槿弦消瘦的身形被病痛折磨地似随风即逝般,脸色苍白,费劲力气说:“若有来生我一定要比你先遇见她,以我的身份爱她。”
“嗯。”槿然握着他的手轻声应着,眼泪忍不住划下。
“原谅我的无法自拔,好想再看她笑。”槿弦手里拿着一张莫念的照片,拇指停在她扬起的嘴角。
照片从他手中坠落,槿然擦掉槿弦眼角的泪。捡起照片放进他上衣左胸口的口袋里,哽咽地说:“下辈子遇见她你一定要抓紧。抓不住,她还是我的。”
槿然赶到墓地,站在墓前的莫念仿佛风一吹便会消失在世间。
莫念听见声音回头看他,咬着嘴唇眼圈通红的。槿然走过去将她抱在怀里,她才大声哭出来。
清晨槿然在莫念耳边低语了几句便去上班了。
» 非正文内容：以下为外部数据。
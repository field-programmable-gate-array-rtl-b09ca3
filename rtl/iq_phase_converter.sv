// I/Q phase converter of the DRFM: turns each stored I/Q sample into the
// 5-bit phase sample that drives the digital image synthesizer.
//
// A pipelined CORDIC in vectoring mode rotates the vector (I, Q) onto the
// positive real axis while accumulating the rotation angle, which is atan2(Q, I)
// as a fraction of a full turn. The first register folds the left half-plane
// into the right one by a 180-degree rotation. The angle is rounded to
// PHASE_W bits (32 phase states of 11.25 degrees for the default 5 bits).
//
// Interface: iq/in_valid in; phase/out_valid out, LATENCY = STAGES + 2 clock
// cycles later, one sample per clock. The document gives the block's purpose
// (an I/Q phase converter supplying 5-bit phase from a CORDIC); the vectoring
// CORDIC, its 12 iterations and the rounding are this design's own choices.
// Lint reports the low bits of the rounded angle as unused: only its top
// PHASE_W bits form the phase sample, by design.
module iq_phase_converter
  import radar_pkg::*;
#(
  parameter int unsigned PHASE_W = 5,
  parameter int unsigned STAGES  = 12
) (
  input  logic               clk,
  input  logic               rst,
  input  logic               in_valid,
  input  iq8_t               iq,
  output logic               out_valid,
  output logic [PHASE_W-1:0] phase
);
  localparam int unsigned IW = 18;  // 8-bit input << 8, plus CORDIC growth

  logic signed [IW-1:0] x [STAGES+1];
  logic signed [IW-1:0] y [STAGES+1];
  logic [31:0]          z [STAGES+1];
  logic [STAGES+1:0]    vld;

  logic signed [IW-1:0] xi, yq;
  assign xi = IW'(iq.i) <<< 8;
  assign yq = IW'(iq.q) <<< 8;

  always_ff @(posedge clk) begin
    if (xi < 0) begin
      x[0] <= -xi;
      y[0] <= -yq;
      z[0] <= 32'h8000_0000;
    end else begin
      x[0] <= xi;
      y[0] <= yq;
      z[0] <= '0;
    end
  end

  for (genvar i = 0; i < STAGES; i++) begin : g_stage
    always_ff @(posedge clk) begin
      if (y[i] >= 0) begin
        x[i+1] <= x[i] + (y[i] >>> i);
        y[i+1] <= y[i] - (x[i] >>> i);
        z[i+1] <= z[i] + ATAN_TAB[i];
      end else begin
        x[i+1] <= x[i] - (y[i] >>> i);
        y[i+1] <= y[i] + (x[i] >>> i);
        z[i+1] <= z[i] - ATAN_TAB[i];
      end
    end
  end

  logic [31:0] z_round;
  assign z_round = z[STAGES] + (32'd1 << (31 - PHASE_W));

  always_ff @(posedge clk) begin
    if (rst) vld <= '0;
    else     vld <= {vld[STAGES:0], in_valid};
    phase <= z_round[31 -: PHASE_W];
  end
  assign out_valid = vld[STAGES+1];
endmodule
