// Checks the I/Q phase converter: random 8-bit I/Q samples (magnitude at
// least 16) must give round(atan2(Q,I)/(2*pi)*32) mod 32; samples whose exact
// angle lies within 0.06 of a rounding boundary accept either neighbour.
// Also checks the latency of STAGES+2 clocks with a single isolated sample.
`include "tb_common.svh"
module tb_iq_phase_converter;
  import radar_pkg::*;
  `TB_COUNTERS
  localparam int STAGES = 12;
  localparam real PI = 3.14159265358979323846;
  logic clk, rst, in_valid, out_valid;
  iq8_t iq;
  logic [4:0] phase;
  `TB_CLOCK(clk)
  `TB_WATCHDOG(clk, 20000)

  iq_phase_converter #(.PHASE_W(5), .STAGES(STAGES)) dut (
    .clk(clk), .rst(rst), .in_valid(in_valid), .iq(iq), .out_valid(out_valid), .phase(phase));

  iq8_t exp_q [$];
  int   lat;

  always @(posedge clk) begin
    if (in_valid) exp_q.push_back(iq);
    if (out_valid) begin
      iq8_t e;
      real a, f;
      int r;
      e = exp_q.pop_front();
      a = $atan2(real'(e.q), real'(e.i)) / (2.0 * PI) * 32.0;
      if (a < 0) a += 32.0;
      r = int'($floor(a + 0.5)) % 32;
      f = a - $floor(a);
      if (f > 0.44 && f < 0.56)
        `CHECK(phase == 5'(r) || phase == 5'(r - 1) || phase == 5'(r + 1),
               ("iq (%0d,%0d): got %0d expected about %0d", e.i, e.q, phase, r))
      else
        `CHECK(phase == 5'(r), ("iq (%0d,%0d): got %0d expected %0d", e.i, e.q, phase, r))
    end
  end

  initial begin
    rst = 1'b1; in_valid = 1'b0; iq = '0;
    repeat (3) @(posedge clk);
    rst = 1'b0;
    // latency of one isolated sample
    @(negedge clk); in_valid = 1'b1; iq.i = 8'sd100; iq.q = 8'sd0;
    @(negedge clk); in_valid = 1'b0;
    lat = 1;
    while (!out_valid) begin @(negedge clk); lat++; end
    `CHECK(lat == STAGES + 2, ("latency %0d expected %0d", lat, STAGES + 2))
    repeat (5) @(negedge clk);
    for (int n = 0; n < 4000; n++) begin
      int mi, mq;
      do begin
        mi = $urandom_range(0, 255) - 128;
        mq = $urandom_range(0, 255) - 128;
      end while (mi * mi + mq * mq < 256);
      iq.i = 8'(mi); iq.q = 8'(mq);
      in_valid = 1'($urandom_range(0, 3) != 0);
      @(negedge clk);
    end
    in_valid = 1'b0;
    repeat (STAGES + 5) @(negedge clk);
    `CHECK(exp_q.size() == 0, ("%0d samples never came out", exp_q.size()))
    `TB_FINISH
  end
endmodule
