// Range compression: a coherent correlation receiver over NPI matched code
// periods (default 2) of an NC-subcode RSNS-P4 code (default 102).
//
// Each received complex sample (sfix16_En40) enters a tapped delay line of
// NPI*NC samples. Every tap k of every period is multiplied by the
// coefficient c[k] (sfix16_En15), the complex-conjugate reference; each
// product is requantized to sfix16_En40 (15 fraction bits dropped, floor,
// saturated). The product of the later period plus that of the earlier period,
// NC samples older, gives an sfix17_En40 value per tap; the sum over the NC
// taps is requantized to sfix16_En34 (6 bits dropped, floor, saturated):
//   y[n] = sum_k sum_p Q(c[k] * x[n - k - p*NC])
// Adding the product NC samples older is the same as the z^-NC delay of the
// product vector in the reference model; here it is formed from the longer
// delay line instead of storing NC past product vectors.
//
// Interface: coefficients are written one at a time through coef_we /
// coef_addr / coef_data (the reference is a constant in the model; a write
// port lets each modulus load its own code). A sample with in_valid shifts the
// delay line; its correlation appears on out_data with out_valid three clock
// cycles later (delay line, products, sum). Products and the sum are registered stages that run every
// clock. Synchronous reset clears the delay line.
module range_compression
  import radar_pkg::*;
#(
  parameter int unsigned NC  = 102,  // subcodes per code period
  parameter int unsigned NPI = 2     // matched periods (N in N*T)
) (
  input  logic                  clk,
  input  logic                  rst,
  input  logic                  coef_we,
  input  logic [$clog2(NC)-1:0] coef_addr,
  input  c16_t                  coef_data,
  input  logic                  in_valid,
  input  c16_t                  in_data,
  output logic                  out_valid,
  output c16_t                  out_data
);
  localparam int unsigned TAPS = NPI * NC;
  localparam int unsigned SW   = 17 + $clog2(NC) + 1;  // sum width

  c16_t coef [NC];
  c16_t taps [TAPS];

  always_ff @(posedge clk) begin
    if (coef_we) coef[coef_addr] <= coef_data;
  end

  always_ff @(posedge clk) begin
    if (rst) begin
      for (int i = 0; i < TAPS; i++) taps[i] <= '0;
    end else if (in_valid) begin
      taps[0] <= in_data;
      for (int i = 1; i < TAPS; i++) taps[i] <= taps[i-1];
    end
  end

  // Per-tap products, requantized to sfix16_En40, summed over the periods.
  function automatic c16_t cmul_q(input c16_t a, input c16_t b);
    logic signed [63:0] re, im;
    re = 64'(a.re) * 64'(b.re) - 64'(a.im) * 64'(b.im);
    im = 64'(a.re) * 64'(b.im) + 64'(a.im) * 64'(b.re);
    cmul_q.re = sat16(re >>> 15);
    cmul_q.im = sat16(im >>> 15);
  endfunction

  logic signed [16:0] tap_re [NC];
  logic signed [16:0] tap_im [NC];
  logic               v1, v2;

  always_ff @(posedge clk) begin
    for (int k = 0; k < NC; k++) begin
      logic signed [16:0] sr, si;
      c16_t p;
      sr = '0;
      si = '0;
      for (int q = 0; q < NPI; q++) begin
        p  = cmul_q(taps[k + q*NC], coef[k]);
        sr = sr + 17'(p.re);
        si = si + 17'(p.im);
      end
      tap_re[k] <= sr;
      tap_im[k] <= si;
    end
  end

  logic signed [SW-1:0] acc_re, acc_im;
  always_comb begin
    acc_re = '0;
    acc_im = '0;
    for (int k = 0; k < NC; k++) begin
      acc_re = acc_re + SW'(tap_re[k]);
      acc_im = acc_im + SW'(tap_im[k]);
    end
  end

  always_ff @(posedge clk) begin
    if (rst) begin
      v1        <= 1'b0;
      v2        <= 1'b0;
      out_valid <= 1'b0;
    end else begin
      v1        <= in_valid;
      v2        <= v1;
      out_valid <= v2;
    end
    out_data.re <= sat16(64'(acc_re >>> 6));
    out_data.im <= sat16(64'(acc_im >>> 6));
  end
endmodule
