// Checks the correlation receiver with 6 subcodes and 2 matched periods
// against a bit-exact integer model: random coefficients, random samples with
// random gaps in in_valid. Each output must equal
//   sat16( floor( sum_k sum_p sat16(floor(c[k]*x[n-k-6p] / 2^15)) / 2^6 ) )
// and must appear three clocks after its input sample.
`include "tb_common.svh"
module tb_range_compression;
  import radar_pkg::*;
  `TB_COUNTERS
  localparam int NC = 6, NPI = 2;
  logic clk, rst, coef_we, in_valid, out_valid;
  logic [$clog2(NC)-1:0] coef_addr;
  c16_t coef_data, in_data, out_data;
  `TB_CLOCK(clk)
  `TB_WATCHDOG(clk, 20000)

  range_compression #(.NC(NC), .NPI(NPI)) dut (
    .clk(clk), .rst(rst), .coef_we(coef_we), .coef_addr(coef_addr), .coef_data(coef_data),
    .in_valid(in_valid), .in_data(in_data), .out_valid(out_valid), .out_data(out_data));

  longint cr [NC], ci [NC];
  longint hr [$], hi [$];   // input history, newest first
  c16_t   exp_q [$];
  logic [2:0] vpipe = '0;

  function automatic longint s16(input longint v);
    if (v > 32767) return 32767;
    if (v < -32768) return -32768;
    return v;
  endfunction

  function automatic longint fdiv(input longint v, input int sh);
    return v >>> sh;   // floor division by 2^sh
  endfunction

  always @(posedge clk) begin
    if (rst) vpipe <= '0;
    else vpipe <= {vpipe[1:0], in_valid};
    if (!rst && in_valid) begin
      longint sr, si;
      c16_t e;
      hr.push_front(longint'(in_data.re));
      hi.push_front(longint'(in_data.im));
      sr = 0; si = 0;
      for (int k = 0; k < NC; k++)
        for (int p = 0; p < NPI; p++) begin
          longint xr, xi;
          int idx;
          idx = k + p * NC;
          xr = (idx < hr.size()) ? hr[idx] : 0;
          xi = (idx < hi.size()) ? hi[idx] : 0;
          sr += s16(fdiv(xr * cr[k] - xi * ci[k], 15));
          si += s16(fdiv(xr * ci[k] + xi * cr[k], 15));
        end
      e.re = 16'(s16(fdiv(sr, 6)));
      e.im = 16'(s16(fdiv(si, 6)));
      exp_q.push_back(e);
    end
    `CHECK(out_valid == vpipe[2], ("out_valid %0b, expected %0b", out_valid, vpipe[2]))
    if (out_valid) begin
      c16_t e;
      e = exp_q.pop_front();
      `CHECK(out_data == e, ("got (%0d,%0d) expected (%0d,%0d)", int'(out_data.re), int'(out_data.im), int'(e.re), int'(e.im)))
    end
  end

  initial begin
    rst = 1'b1; coef_we = 1'b0; coef_addr = '0; coef_data = '0; in_valid = 1'b0; in_data = '0;
    repeat (2) @(negedge clk);
    for (int k = 0; k < NC; k++) begin
      cr[k] = $urandom_range(0, 65535) - 32768;
      ci[k] = $urandom_range(0, 65535) - 32768;
      coef_we = 1'b1; coef_addr = ($clog2(NC))'(k);
      coef_data.re = 16'(cr[k]); coef_data.im = 16'(ci[k]);
      @(negedge clk);
    end
    coef_we = 1'b0;
    rst = 1'b0;
    for (int n = 0; n < 3000; n++) begin
      in_valid = 1'($urandom_range(0, 3) != 0);
      // mostly small samples, sometimes full scale to reach saturation
      if (n % 50 < 5) begin
        in_data.re = 16'($urandom_range(0, 65535));
        in_data.im = 16'($urandom_range(0, 65535));
      end else begin
        in_data.re = 16'($urandom_range(0, 4000) - 2000);
        in_data.im = 16'($urandom_range(0, 4000) - 2000);
      end
      @(negedge clk);
    end
    in_valid = 1'b0;
    repeat (5) @(negedge clk);
    `CHECK(exp_q.size() == 0, ("%0d outputs missing", exp_q.size()))
    `TB_FINISH
  end
endmodule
最近非常嗜睡的莫念又迷迷糊糊地睡着了,而且睡得很久。
掀开被子穿上拖鞋走到客厅。桌上放着一份早餐,她厌恶地将早餐倒掉。洗漱完,给自己花了个精致的妆容。原本清澈的双眼在她只睁开的时候就不见了,而这双眼睛勾人心魄。
看着镜子里没得触目惊心的女人,冷笑着说:“莫念,你和宋槿然好幸福啊!可是你把槿弦放哪了?我莫思不会让你们好过。”
莫思在墓地待了一上午,回到家卸了妆换好衣服,感觉莫念要醒了重新躺回床上闭上眼,没一会儿莫念醒了。